Well, only 14 years after embarking on my first college credit, I will officially be half-way to my Bachelor's degree (60 out of 120 credits) at the end of this summer term. I know that may seem like a long time to get that far; but, let me give an overview of why it's taken that long.

My future plans at the time I graduated from high school involved being a professional musician of some sort. I had also determined that I was going to be single my entire life due to the combination of the lack of interest in me by the opposite sex and the role models I had had up to that point in others that had made music their careers. I entered college straight out of high school and declared bassoon performance as my major with a secondary concentration on piano. Now, for someone that had been playing piano since he was 5 years old and had only been playing bassoon since the end of eleventh grade, this would seem to be a somewhat backwards order; but, I was able to hold my own on the bassoon during my senior year of high school against a fellow senior that had been playing for at least the past 4 years and a freshman that also had a year's head start on me. After that first year of college, I got my first ever job at Busch Gardens. Yes, I did say "first ever." I never had a job during high school like so many of my peers did.
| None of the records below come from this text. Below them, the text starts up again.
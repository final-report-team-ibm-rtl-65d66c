// kbd_ps2_rx - keyboard receive path: PS/2 receiver, scan-code set 2 to set 1
// translation and the IRQ1 data latch of the PC keyboard interface.
//
// The PS/2 keyboard sends 11-bit frames (start 0, eight data bits LSB first,
// odd parity, stop 1), data valid on the falling edge of the keyboard clock.
// Both lines are synchronised to the board clock and a frame is shifted in on
// falling clock edges; a frame with bad start, parity or stop bit is dropped,
// and a clock that stays high for FRAME_TIMEOUT board cycles restarts the
// frame.  Received set-2 codes are translated to set 1, the code set of the
// original PC keyboard: 0xF0 marks the next code as a key release, which in
// set 1 is the make code with bit 7 set; 0xE0 prefixes are dropped, so
// extended keys map onto their 83-key counterparts; codes with no 83-key
// equivalent are ignored.
//
// A translated code, or a code injected by the keyboard loader (inj_stb), is
// held in the data latch and IRQ1 is raised.  The processor reads the code
// from 8255 port A and acknowledges by setting PB7 (ack = 1), which clears the
// latch and IRQ1; no new code is latched while ack is high.  Codes that arrive
// while the latch is full are dropped.  busy tells the loader that the latch
// is full or a frame is being received.
// Receiving PS/2 directly, translating set 2 to set 1 and the acknowledge
// handshake follow the reference design; the frame time-out, dropping codes
// while the latch is full and ignoring keys the 83-key keyboard lacked are
// this design's choices.
module kbd_ps2_rx #(
  parameter int unsigned FRAME_TIMEOUT = 10000  // 100 us at 100 MHz
) (
  input  logic       clk,       // board clock
  input  logic       rst,       // reset
  input  logic       ps2_clk,   // PS/2 clock from the keyboard
  input  logic       ps2_data,  // PS/2 data from the keyboard
  input  logic       ack,       // PB7: clear IRQ1 and the data latch
  input  logic       inj_stb,   // inject a set-1 code (keyboard loader)
  input  logic [7:0] inj_code,  // injected set-1 code
  output logic [7:0] scan_code, // set-1 code in the data latch
  output logic       irq,       // IRQ1
  output logic       busy       // latch full or frame in progress
);

  // set 2 make code -> set 1 make code for the 83 keys of the PC keyboard
  function automatic logic [7:0] set2_to_set1(logic [7:0] c);
    unique case (c)
      8'h76: return 8'h01; 8'h16: return 8'h02; 8'h1E: return 8'h03; 8'h26: return 8'h04;
      8'h25: return 8'h05; 8'h2E: return 8'h06; 8'h36: return 8'h07; 8'h3D: return 8'h08;
      8'h3E: return 8'h09; 8'h46: return 8'h0A; 8'h45: return 8'h0B; 8'h4E: return 8'h0C;
      8'h55: return 8'h0D; 8'h66: return 8'h0E; 8'h0D: return 8'h0F; 8'h15: return 8'h10;
      8'h1D: return 8'h11; 8'h24: return 8'h12; 8'h2D: return 8'h13; 8'h2C: return 8'h14;
      8'h35: return 8'h15; 8'h3C: return 8'h16; 8'h43: return 8'h17; 8'h44: return 8'h18;
      8'h4D: return 8'h19; 8'h54: return 8'h1A; 8'h5B: return 8'h1B; 8'h5A: return 8'h1C;
      8'h14: return 8'h1D; 8'h1C: return 8'h1E; 8'h1B: return 8'h1F; 8'h23: return 8'h20;
      8'h2B: return 8'h21; 8'h34: return 8'h22; 8'h33: return 8'h23; 8'h3B: return 8'h24;
      8'h42: return 8'h25; 8'h4B: return 8'h26; 8'h4C: return 8'h27; 8'h52: return 8'h28;
      8'h0E: return 8'h29; 8'h12: return 8'h2A; 8'h5D: return 8'h2B; 8'h1A: return 8'h2C;
      8'h22: return 8'h2D; 8'h21: return 8'h2E; 8'h2A: return 8'h2F; 8'h32: return 8'h30;
      8'h31: return 8'h31; 8'h3A: return 8'h32; 8'h41: return 8'h33; 8'h49: return 8'h34;
      8'h4A: return 8'h35; 8'h59: return 8'h36; 8'h7C: return 8'h37; 8'h11: return 8'h38;
      8'h29: return 8'h39; 8'h58: return 8'h3A; 8'h05: return 8'h3B; 8'h06: return 8'h3C;
      8'h04: return 8'h3D; 8'h0C: return 8'h3E; 8'h03: return 8'h3F; 8'h0B: return 8'h40;
      8'h83: return 8'h41; 8'h0A: return 8'h42; 8'h01: return 8'h43; 8'h09: return 8'h44;
      8'h77: return 8'h45; 8'h7E: return 8'h46; 8'h6C: return 8'h47; 8'h75: return 8'h48;
      8'h7D: return 8'h49; 8'h7B: return 8'h4A; 8'h6B: return 8'h4B; 8'h73: return 8'h4C;
      8'h74: return 8'h4D; 8'h79: return 8'h4E; 8'h69: return 8'h4F; 8'h72: return 8'h50;
      8'h7A: return 8'h51; 8'h70: return 8'h52; 8'h71: return 8'h53;
      default: return 8'h00;   // no 83-key equivalent
    endcase
  endfunction

  logic [2:0]  clk_sync, dat_sync;
  logic [3:0]  bitcnt;
  logic [9:0]  shreg;           // data, parity, stop (start is checked on entry)
  logic [$clog2(FRAME_TIMEOUT+1)-1:0] idle_cnt;
  logic        brk;             // F0 seen
  logic        full;

  wire fall   = clk_sync[2] & ~clk_sync[1];
  wire ps2_d  = dat_sync[1];

  // frame receiver
  logic       frame_ok;
  logic [7:0] frame_byte;

  always_ff @(posedge clk) begin
    if (rst) begin
      clk_sync <= 3'b111; dat_sync <= 3'b111;
      bitcnt <= '0; shreg <= '0; idle_cnt <= '0;
      frame_ok <= 1'b0; frame_byte <= '0;
    end else begin
      clk_sync <= {clk_sync[1:0], ps2_clk};
      dat_sync <= {dat_sync[1:0], ps2_data};
      frame_ok <= 1'b0;
      if (fall) begin
        idle_cnt <= '0;
        if (bitcnt == 4'd0) begin
          if (!ps2_d) bitcnt <= 4'd1;          // start bit
        end else begin
          shreg <= {ps2_d, shreg[9:1]};
          if (bitcnt == 4'd10) begin
            bitcnt <= '0;
            // shreg[9:1] now holds data[7:0], parity; ps2_d is the stop bit
            if (ps2_d && (^shreg[9:1]) == 1'b1) begin
              frame_ok   <= 1'b1;
              frame_byte <= shreg[8:1];
            end
          end else begin
            bitcnt <= bitcnt + 4'd1;
          end
        end
      end else if (bitcnt != 4'd0) begin
        if (32'(idle_cnt) == FRAME_TIMEOUT) bitcnt <= '0;
        else idle_cnt <= idle_cnt + 1'b1;
      end
    end
  end

  // translation and IRQ1 latch
  wire [7:0] xlat = set2_to_set1(frame_byte);

  always_ff @(posedge clk) begin
    if (rst) begin
      brk <= 1'b0; full <= 1'b0; scan_code <= '0;
    end else if (ack) begin
      full <= 1'b0; scan_code <= '0;
      if (frame_ok) brk <= (frame_byte == 8'hF0) ? 1'b1 : (frame_byte == 8'hE0) ? brk : 1'b0;
    end else begin
      if (frame_ok) begin
        if (frame_byte == 8'hF0) begin
          brk <= 1'b1;
        end else if (frame_byte != 8'hE0) begin
          brk <= 1'b0;
          if (!full && xlat != 8'h00) begin
            scan_code <= {brk, xlat[6:0]};
            full      <= 1'b1;
          end
        end
      end else if (inj_stb && !full) begin
        scan_code <= inj_code;
        full      <= 1'b1;
      end
    end
  end

  assign irq  = full;
  assign busy = full || (bitcnt != 4'd0);

endmodule
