// tb_kbd_ps2_rx - sends PS/2 frames into the keyboard receiver as a keyboard
// would (clock period 40 board cycles, data changed while the clock is high)
// and checks the set-1 code in the latch and IRQ1: a make code, a release
// (F0 prefix gives bit 7 set), an E0-prefixed key, a frame with bad parity
// (dropped), a code that arrives while the latch is full (dropped), the
// acknowledge clearing IRQ1, an injected code from the loader, and recovery
// from a frame cut short.
// The expected values are worked out here from the behaviour of the PC part
// described above; the stimulus, the random choices and the sizes are this
// testbench's own.
module tb_kbd_ps2_rx;
  logic clk = 1'b0;
  always #5 clk = ~clk;

  logic rst = 1'b1, ps2_clk = 1'b1, ps2_data = 1'b1, ack = 1'b0, inj_stb = 1'b0;
  logic [7:0] inj_code = '0, scan_code;
  logic irq, busy;
  int checks = 0, failures = 0;

  kbd_ps2_rx #(.FRAME_TIMEOUT(200)) dut (.*);

  task automatic check(input bit cond, input string msg);
    checks++;
    if (!cond) begin failures++; $display("FAIL: %s", msg); end
  endtask

  task automatic ps2_bit(input logic b);
    ps2_data = b; repeat (20) @(posedge clk);
    ps2_clk = 1'b0; repeat (20) @(posedge clk);
    ps2_clk = 1'b1;
  endtask

  task automatic send(input logic [7:0] c, input bit bad_parity = 0, input int nbits = 11);
    logic [10:0] fr;
    fr = {1'b1, ~(^c) ^ bad_parity, c, 1'b0};
    for (int i = 0; i < nbits; i++) ps2_bit(fr[i]);
    ps2_data = 1'b1;
    repeat (60) @(posedge clk);
  endtask

  task automatic do_ack();
    @(posedge clk); #1 ack = 1; repeat (3) @(posedge clk); #1 ack = 0;
    @(posedge clk);
  endtask

  initial begin
    repeat (5) @(posedge clk); #1 rst = 0;
    check(!irq && !busy, "idle after reset");
    send(8'h1C);                                  // 'A'
    check(irq && scan_code == 8'h1E, $sformatf("make A: %h", scan_code));
    send(8'h1B);                                  // arrives while full
    check(scan_code == 8'h1E, "code dropped while latch full");
    do_ack();
    check(!irq, "acknowledge clears IRQ1");
    send(8'hF0); check(!irq, "F0 alone gives no code");
    send(8'h1C);
    check(irq && scan_code == 8'h9E, $sformatf("break A: %h", scan_code));
    do_ack();
    send(8'hE0); send(8'h5A);                     // keypad Enter -> Enter
    check(irq && scan_code == 8'h1C, $sformatf("E0 5A: %h", scan_code));
    do_ack();
    send(8'h76, 1);                               // Esc with bad parity
    check(!irq, "bad parity frame dropped");
    send(8'h15, 0, 5);                            // cut short
    repeat (400) @(posedge clk);
    check(!busy, "timeout restarts the frame");
    send(8'h76);
    check(irq && scan_code == 8'h01, $sformatf("Esc: %h", scan_code));
    do_ack();
    @(posedge clk); #1 inj_stb = 1; inj_code = 8'h2C;
    @(posedge clk); #1 inj_stb = 0;
    @(posedge clk);
    check(irq && busy && scan_code == 8'h2C, "injected code latched");
    do_ack();
    check(!irq && !busy, "idle after last acknowledge");
    $display("TB_RESULT checks=%0d failures=%0d", checks, failures);
    $finish;
  end

  initial begin
    repeat (40000) @(posedge clk);
    failures++;
    $display("TB_RESULT checks=%0d failures=%0d", checks, failures);
    $finish;
  end
endmodule
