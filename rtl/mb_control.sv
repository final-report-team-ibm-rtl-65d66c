// mb_control - motherboard control logic of schematic section 2: wait states,
// DMA bus arbitration, the NMI mask register and NMI sources, the I/O channel
// check latch and RESET DRV.
//
// Wait states: rdy_wait (to the 8284 RDY input) goes low for one CLK period at
// the start of every I/O read or write command, giving each processor I/O
// cycle one wait state as on the PC, and stays low while an I/O channel card
// pulls I/O CH RDY low.  rdy_to_dma passes I/O CH RDY to the DMA controller.
//
// Arbitration: HRQ from the 8237 is granted (hlda, aen) at a CLK edge when the
// processor is not locking the bus and its bus interface is idle; the grant is
// dropped at the first CLK edge after HRQ falls.  dma_wait holds the
// processor's bus interface while the grant is pending or held.
//
// NMI: the mask flip-flop ALLOW NMI takes XD7 on every write to port 0xA0 and
// is cleared by reset.  NMI = ALLOW NMI and (memory parity error, or the
// latched I/O channel check, or the coprocessor's NMI request when the
// coprocessor-installed switch says it is present).  The channel-check latch
// is set by I/O CH CK# low while PB5 (ENABLE I/O CK#) is low and cleared
// while PB5 is high.  The combination follows the schematic's gates; turning
// its latches and one-shots into clocked logic is this design's choice.
module mb_control (
  input  logic clk,          // board clock
  input  logic ce,           // CLK rising-edge strobe
  input  logic reset,        // RESET from the 8284
  input  logic lock_n,       // LOCK# from the processor
  input  logic cpu_idle,     // processor bus interface idle
  input  logic io_cmd,       // an I/O read or write command is active
  input  logic io_ch_rdy,    // I/O CH RDY from the channel
  input  logic hrq,          // HRQ from the 8237
  input  logic nmi_reg_wr,   // write strobe for the NMI mask register
  input  logic xd7,          // data bit 7
  input  logic pck,          // memory parity error
  input  logic io_ch_ck_n,   // I/O CH CK# from the channel
  input  logic enable_io_ck_n, // PB5: enable I/O channel check, active low
  input  logic np_npi,       // coprocessor NMI request
  input  logic np_instl_sw,  // coprocessor installed switch
  output logic rdy_wait,     // to the 8284 RDY input
  output logic rdy_to_dma,   // ready to the 8237
  output logic hlda,         // hold acknowledge to the 8237
  output logic aen,          // DMA owns the address/command bus
  output logic dma_wait,     // hold the processor's bus interface
  output logic allow_nmi,    // NMI mask flip-flop
  output logic io_ch_ck,     // latched I/O channel check (to PC6 of the 8255)
  output logic nmi,          // NMI to the processor
  output logic reset_drv     // RESET DRV to the system
);

  logic io_wait_done;

  always_ff @(posedge clk) begin
    if (reset) begin
      io_wait_done <= 1'b0;
      hlda         <= 1'b0;
      reset_drv    <= 1'b1;
    end else if (ce) begin
      reset_drv    <= 1'b0;
      io_wait_done <= io_cmd;
      if (!hlda && hrq && lock_n && cpu_idle) hlda <= 1'b1;
      else if (hlda && !hrq)                  hlda <= 1'b0;
    end
  end

  always_ff @(posedge clk) begin
    if (reset)           allow_nmi <= 1'b0;
    else if (nmi_reg_wr) allow_nmi <= xd7;
  end

  always_ff @(posedge clk) begin
    if (reset || enable_io_ck_n) io_ch_ck <= 1'b0;
    else if (!io_ch_ck_n)        io_ch_ck <= 1'b1;
  end

  assign rdy_wait   = !(io_cmd && !io_wait_done) && io_ch_rdy;
  assign rdy_to_dma = io_ch_rdy;
  assign aen        = hlda;
  assign dma_wait   = hlda || hrq;
  assign nmi        = allow_nmi && (pck || io_ch_ck || (np_npi && np_instl_sw));

endmodule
The next school year was uneventful as I continued down the path I had begun the previous year and went back to the same job that summer. About a month before I was to go back to college for my third year, I started going out with the girl that would eventually become my wife. Though we had actually met the summer before, we worked in separate areas of the park so we didn't actually hit it off with each other until this summer.

Over the next few months, I began to realize that this was the person with whom I was destined to spend my life. I would propose marriage to her a mere 9 months after we began dating and we would get married 18 months following that. I also came to the realization that my original plans were insufficient for 2 reasons. First, music was something from which I derived great pleasure and being required to study and analyze every minute aspect of it to the extent required in order to receive a degree was draining a great deal of that enjoyment out of it. Second, I came to the conclusion that in order to provide for a wife and potentially a child or two, I would have to either be one of the top musicians in the country, which was quite unlikely, or change to an education major. So, after two and a half years of working toward a music degree, I withdrew from that degree to begin considering just what it was that I wanted to do for a career that I would actually enjoy doing that would also allow me to still have my music on the side for enjoyment.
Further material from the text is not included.